À presque deux mois de distance de son élection, il est désormais clair que
le premier objectif que le pape Léon confie à l’Église est celui de
« revenir aux fondements de notre foi », au « kérygme » des origines, à
l’annonce de Jésus Christ aux hommes, « renouvelant et partageant » la
mission des apôtres : « Ce que nous avons vu et entendu, nous vous
l’annonçons à vous aussi » (1 Jn 1,3).
« Voilà le premier grand engagement
qui motive tous les autres », a déclaré Léon aux évêques de la Conférence
épiscopale italienne, qu’il a reçus en
audience le 17 juin.
Mais il s’accompagne d’une seconde priorité incontournable, qu’il a
formulée comme suit :
« Il y a aussi les défis qui interrogent le respect pour la dignité de la
personne humaine. L’intelligence artificielle, la biotechnologie, l’économie
des données et les médias sociaux sont en train de transformer profondément
notre perception et notre expérience de la vie. Dans ce scénario, la dignité
de l’être humain risque d’être aplatie ou oubliée, remplacée par des
fonctions, des automatismes et des simulations. Mais la personne n’est pas
un système d’algorithmes : elle est une créature, une relation, un mystère.

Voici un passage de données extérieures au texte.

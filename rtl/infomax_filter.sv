// infomax_filter: one adaptive causal FIR filter W_ij of the separation
// network, with its Infomax stochastic weight update.
//
// Filtering (follows the published filtering module): each new sample x_j(t)
// enters the upper register chain. Every tap multiplies its chain sample by
// its weight w^k_ij; the products of each two successive taps are added by a
// carry-lookahead adder and registered; the TAPS/2 pair sums are added by a
// carry-save adder and registered as the filter output
//     u_ij(t) = sum_k w^k_ij * x_j(t-k)    (full precision, FACC_W bits).
//
// Learning (follows the published design: a lower register chain of samples is
// multiplied by the scaling factor, and d_ij(t) enters the first tap only):
// when the scaling factor sf = mu*(1-2y_i) of sample t arrives, SF_DELAY
// cycles after the sample, the sample is shifted into the lower chain and
//     w^k_ij += sf * x_j(t-k)            for every tap k
//     w^0_ij += dterm                    (dterm = mu*d_ij from the D-term unit)
// with the result saturated to the weight format. The update of a sample
// lands after later samples have already been filtered (a delayed gradient).
//
// Own choices: the number formats (see cbss_pkg), rounding the update to
// the nearest weight LSB, saturating weights, the reset value of the weights
// (TAP0_INIT on tap 0, zero elsewhere) and the SF_DELAY-deep delay line that
// carries each sample to the lower chain, so that the module accepts one
// sample per clock.
//
// Timing: x is taken when x_valid is high; u_valid rises FILT_LAT (3) cycles
// later with that sample's output. sf_valid must come exactly SF_DELAY cycles
// after the matching x_valid (checked by an assertion). The weights are
// updated at the clock edge that sees sf_valid && upd_en.
module infomax_filter
  import cbss_pkg::*;
#(
  parameter int unsigned TAPS      = TAPS_DEFAULT,
  parameter int unsigned SF_DELAY  = SF_LAT,
  parameter w_t          TAP0_INIT = W_ONE,
  localparam int unsigned FACC_W   = facc_w(TAPS)
) (
  input  logic                     clk,
  input  logic                     rst_n,
  input  logic                     x_valid,
  input  x_t                       x,
  input  logic                     sf_valid,
  input  g_t                       sf,
  input  d_t                       dterm,
  input  logic                     upd_en,
  output logic                     u_valid,
  output logic signed [FACC_W-1:0] u,
  output w_t                       w [TAPS]
);

  localparam int unsigned NP    = TAPS / 2;            // tap pairs
  localparam int unsigned PR_W  = X_W + W_W;           // product width
  localparam int unsigned PS_W  = PR_W + 1;            // pair sum width
  localparam int unsigned UPD_SH = G_F + X_F - W_F;    // sf*x -> weight scale
  localparam int unsigned UPD_W = G_W + X_W;           // sf*x width
  localparam int unsigned ACC_W = UPD_W + 2;           // weight + two increments
  localparam int unsigned RND   = 1 << (UPD_SH - 1);   // half an LSB of the shift
  localparam logic signed [ACC_W-1:0] W_MAX = ACC_W'(2**(W_W-1) - 1);
  localparam logic signed [ACC_W-1:0] W_MIN = -ACC_W'(2**(W_W-1));

  initial begin
    assert (TAPS >= 2 && TAPS % 2 == 0) else $error("TAPS must be even");
    assert (SF_DELAY >= 1) else $error("SF_DELAY must be at least 1");
  end

  // ---------------- upper chain and filtering ----------------
  x_t                      xu [TAPS];     // upper register chain
  logic                    v_chain;
  logic signed [PR_W-1:0]  prod [TAPS];
  logic [PS_W-1:0]         pair_sum [NP];
  logic signed [PS_W-1:0]  pair_q [NP];
  logic                    v_pair;
  logic [FACC_W-1:0]       pair_ext [NP];
  logic [FACC_W-1:0]       csa_sum;

  always_ff @(posedge clk or negedge rst_n) begin
    if (!rst_n) begin
      for (int k = 0; k < int'(TAPS); k++) xu[k] <= '0;
      v_chain <= 1'b0;
    end else begin
      v_chain <= x_valid;
      if (x_valid) begin
        xu[0] <= x;
        for (int k = 1; k < int'(TAPS); k++) xu[k] <= xu[k-1];
      end
    end
  end

  always_comb begin
    for (int k = 0; k < int'(TAPS); k++) prod[k] = PR_W'(xu[k]) * PR_W'(w[k]);
  end

  for (genvar m = 0; m < int'(NP); m++) begin : g_pair
    logic unused_cout;
    cla_adder #(.W(PS_W)) u_cla (
      .a   (PS_W'(prod[2*m])),
      .b   (PS_W'(prod[2*m+1])),
      .cin (1'b0),
      .s   (pair_sum[m]),
      .cout(unused_cout)
    );
    assign pair_ext[m] = FACC_W'(pair_q[m]);
  end

  always_ff @(posedge clk or negedge rst_n) begin
    if (!rst_n) begin
      for (int m = 0; m < int'(NP); m++) pair_q[m] <= '0;
      v_pair <= 1'b0;
    end else begin
      v_pair <= v_chain;
      if (v_chain)
        for (int m = 0; m < int'(NP); m++) pair_q[m] <= signed'(pair_sum[m]);
    end
  end

  csa_tree #(.N(NP), .W(FACC_W)) u_csa (
    .op (pair_ext),
    .sum(csa_sum)
  );

  always_ff @(posedge clk or negedge rst_n) begin
    if (!rst_n) begin
      u       <= '0;
      u_valid <= 1'b0;
    end else begin
      u_valid <= v_pair;
      if (v_pair) u <= signed'(csa_sum);
    end
  end

  // ---------------- lower chain and weight update ----------------
  x_t   xd   [SF_DELAY];   // sample delay line towards the lower chain
  logic xd_v [SF_DELAY];
  x_t   xl   [TAPS];       // lower register chain
  x_t   xl_next [TAPS];
  w_t   w_next  [TAPS];

  always_ff @(posedge clk or negedge rst_n) begin
    if (!rst_n) begin
      for (int i = 0; i < int'(SF_DELAY); i++) begin
        xd[i]   <= '0;
        xd_v[i] <= 1'b0;
      end
    end else begin
      xd[0]   <= x;
      xd_v[0] <= x_valid;
      for (int i = 1; i < int'(SF_DELAY); i++) begin
        xd[i]   <= xd[i-1];
        xd_v[i] <= xd_v[i-1];
      end
    end
  end

  always_comb begin
    xl_next[0] = xd[SF_DELAY-1];
    for (int k = 1; k < int'(TAPS); k++) xl_next[k] = xl[k-1];
    for (int k = 0; k < int'(TAPS); k++) begin
      logic signed [UPD_W-1:0] upd;
      logic signed [ACC_W-1:0] acc;
      upd = UPD_W'(sf) * UPD_W'(xl_next[k]);
      // round to nearest: a truncating shift would bias every update by half
      // a weight LSB, comparable to the update itself
      acc = ACC_W'(w[k]) + ((ACC_W'(upd) + signed'(ACC_W'(RND))) >>> UPD_SH);
      if (k == 0) acc = acc + ACC_W'(dterm);
      if (acc > W_MAX)
        w_next[k] = W_W'(W_MAX);
      else if (acc < W_MIN)
        w_next[k] = W_W'(W_MIN);
      else
        w_next[k] = W_W'(acc);
    end
  end

  always_ff @(posedge clk or negedge rst_n) begin
    if (!rst_n) begin
      for (int k = 0; k < int'(TAPS); k++) begin
        xl[k] <= '0;
        w[k]  <= (k == 0) ? TAP0_INIT : W_ZERO;
      end
    end else if (xd_v[SF_DELAY-1]) begin
      for (int k = 0; k < int'(TAPS); k++) begin
        xl[k] <= xl_next[k];
        if (sf_valid && upd_en) w[k] <= w_next[k];
      end
    end
  end

  // The scaling factor must arrive together with its sample at the end of
  // the delay line.
  a_sf_aligned: assert property (@(posedge clk) disable iff (!rst_n)
    sf_valid == xd_v[SF_DELAY-1])
    else $error("sf_valid out of step with the sample delay line");

endmodule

Je voudrais donc formuler un vœu : que le chemin des Églises en Italie
inclut, en symbiose cohérente avec la centralité de Jésus, la vision
anthropologique comme un instrument essentiel de discernement pastoral. Sans
une réflexion vivante sur l’humain – dans sa corporéité, dans sa
vulnérabilité, dans sa soif de l’infini et sa capacité de lien – l’éthique
se réduit à un code et la foi risque de se désincarner ».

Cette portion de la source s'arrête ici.